[Collected data]

▼

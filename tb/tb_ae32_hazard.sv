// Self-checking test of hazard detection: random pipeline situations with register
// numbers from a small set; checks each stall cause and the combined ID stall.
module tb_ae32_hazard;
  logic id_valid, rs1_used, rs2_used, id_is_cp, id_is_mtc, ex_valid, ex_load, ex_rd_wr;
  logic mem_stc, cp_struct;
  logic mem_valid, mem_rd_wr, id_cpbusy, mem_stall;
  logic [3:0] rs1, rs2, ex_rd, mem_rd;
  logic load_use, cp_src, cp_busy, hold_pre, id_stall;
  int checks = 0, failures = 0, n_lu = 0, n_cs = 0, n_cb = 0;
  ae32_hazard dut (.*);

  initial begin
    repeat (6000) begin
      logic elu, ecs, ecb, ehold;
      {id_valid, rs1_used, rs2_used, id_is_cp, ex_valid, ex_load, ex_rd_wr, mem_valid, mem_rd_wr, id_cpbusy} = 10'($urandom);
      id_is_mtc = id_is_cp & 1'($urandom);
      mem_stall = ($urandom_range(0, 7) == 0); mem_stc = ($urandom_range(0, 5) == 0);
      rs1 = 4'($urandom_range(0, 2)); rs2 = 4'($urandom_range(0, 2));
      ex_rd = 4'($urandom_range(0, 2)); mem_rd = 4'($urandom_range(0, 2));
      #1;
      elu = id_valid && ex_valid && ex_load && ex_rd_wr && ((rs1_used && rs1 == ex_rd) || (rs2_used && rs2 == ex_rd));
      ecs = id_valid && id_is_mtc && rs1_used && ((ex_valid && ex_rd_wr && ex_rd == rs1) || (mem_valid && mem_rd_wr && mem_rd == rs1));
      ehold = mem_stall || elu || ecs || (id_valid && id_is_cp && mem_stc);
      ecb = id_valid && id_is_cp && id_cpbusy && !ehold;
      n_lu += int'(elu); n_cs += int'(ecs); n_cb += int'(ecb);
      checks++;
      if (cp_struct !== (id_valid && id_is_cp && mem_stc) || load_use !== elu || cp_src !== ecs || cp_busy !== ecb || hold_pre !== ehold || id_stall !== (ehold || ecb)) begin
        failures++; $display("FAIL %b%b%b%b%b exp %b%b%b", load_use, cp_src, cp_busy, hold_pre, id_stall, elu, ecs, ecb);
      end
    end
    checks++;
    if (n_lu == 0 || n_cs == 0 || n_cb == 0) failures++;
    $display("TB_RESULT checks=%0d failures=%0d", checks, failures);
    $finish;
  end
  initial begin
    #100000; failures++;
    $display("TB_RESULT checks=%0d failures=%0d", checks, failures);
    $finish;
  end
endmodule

▲

#### Aim of the task:
All lines of the records above that contain the word "logic" are to be copied out.

#### Written reply:
  logic id_valid, rs1_used, rs2_used, id_is_cp, id_is_mtc, ex_valid, ex_load, ex_rd_wr;
  logic mem_stc, cp_struct;
  logic mem_valid, mem_rd_wr, id_cpbusy, mem_stall;
  logic [3:0] rs1, rs2, ex_rd, mem_rd;
  logic load_use, cp_src, cp_busy, hold_pre, id_stall;
      logic elu, ecs, ecb, ehold;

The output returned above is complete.